### How to complete this task
Print the lines that run from the line with "repository design-and-implementation-of-rtl-449d62" to the line with "a 64-bit product.", keeping both end lines, exactly as they appear in the entries below, and nothing else.

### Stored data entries
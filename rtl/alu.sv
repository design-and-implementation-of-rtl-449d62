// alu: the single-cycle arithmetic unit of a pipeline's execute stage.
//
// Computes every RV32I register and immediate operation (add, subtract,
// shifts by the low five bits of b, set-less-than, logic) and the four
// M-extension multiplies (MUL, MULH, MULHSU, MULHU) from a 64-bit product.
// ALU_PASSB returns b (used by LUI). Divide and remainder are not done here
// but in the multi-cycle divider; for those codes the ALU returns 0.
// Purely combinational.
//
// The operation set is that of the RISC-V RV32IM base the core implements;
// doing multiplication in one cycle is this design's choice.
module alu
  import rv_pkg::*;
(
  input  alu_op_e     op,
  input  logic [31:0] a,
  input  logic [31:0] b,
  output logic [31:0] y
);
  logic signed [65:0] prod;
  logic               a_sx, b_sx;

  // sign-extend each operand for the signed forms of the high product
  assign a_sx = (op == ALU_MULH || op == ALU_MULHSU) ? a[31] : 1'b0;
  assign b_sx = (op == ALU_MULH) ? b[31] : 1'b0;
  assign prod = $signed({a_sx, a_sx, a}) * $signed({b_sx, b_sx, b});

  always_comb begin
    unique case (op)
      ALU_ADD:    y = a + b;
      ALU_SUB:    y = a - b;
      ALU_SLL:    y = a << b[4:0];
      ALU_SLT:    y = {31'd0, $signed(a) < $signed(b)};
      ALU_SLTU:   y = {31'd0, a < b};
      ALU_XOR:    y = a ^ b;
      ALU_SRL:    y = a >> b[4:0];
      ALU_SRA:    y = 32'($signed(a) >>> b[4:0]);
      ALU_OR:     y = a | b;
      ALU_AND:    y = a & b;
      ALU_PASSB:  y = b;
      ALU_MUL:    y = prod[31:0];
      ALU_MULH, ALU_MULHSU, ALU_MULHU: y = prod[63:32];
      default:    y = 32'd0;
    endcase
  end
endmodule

### Solution to this problem
repository design-and-implementation-of-rtl-449d62
// alu: the single-cycle arithmetic unit of a pipeline's execute stage.
//
// Computes every RV32I register and immediate operation (add, subtract,
// shifts by the low five bits of b, set-less-than, logic) and the four
// M-extension multiplies (MUL, MULH, MULHSU, MULHU) from a 64-bit product.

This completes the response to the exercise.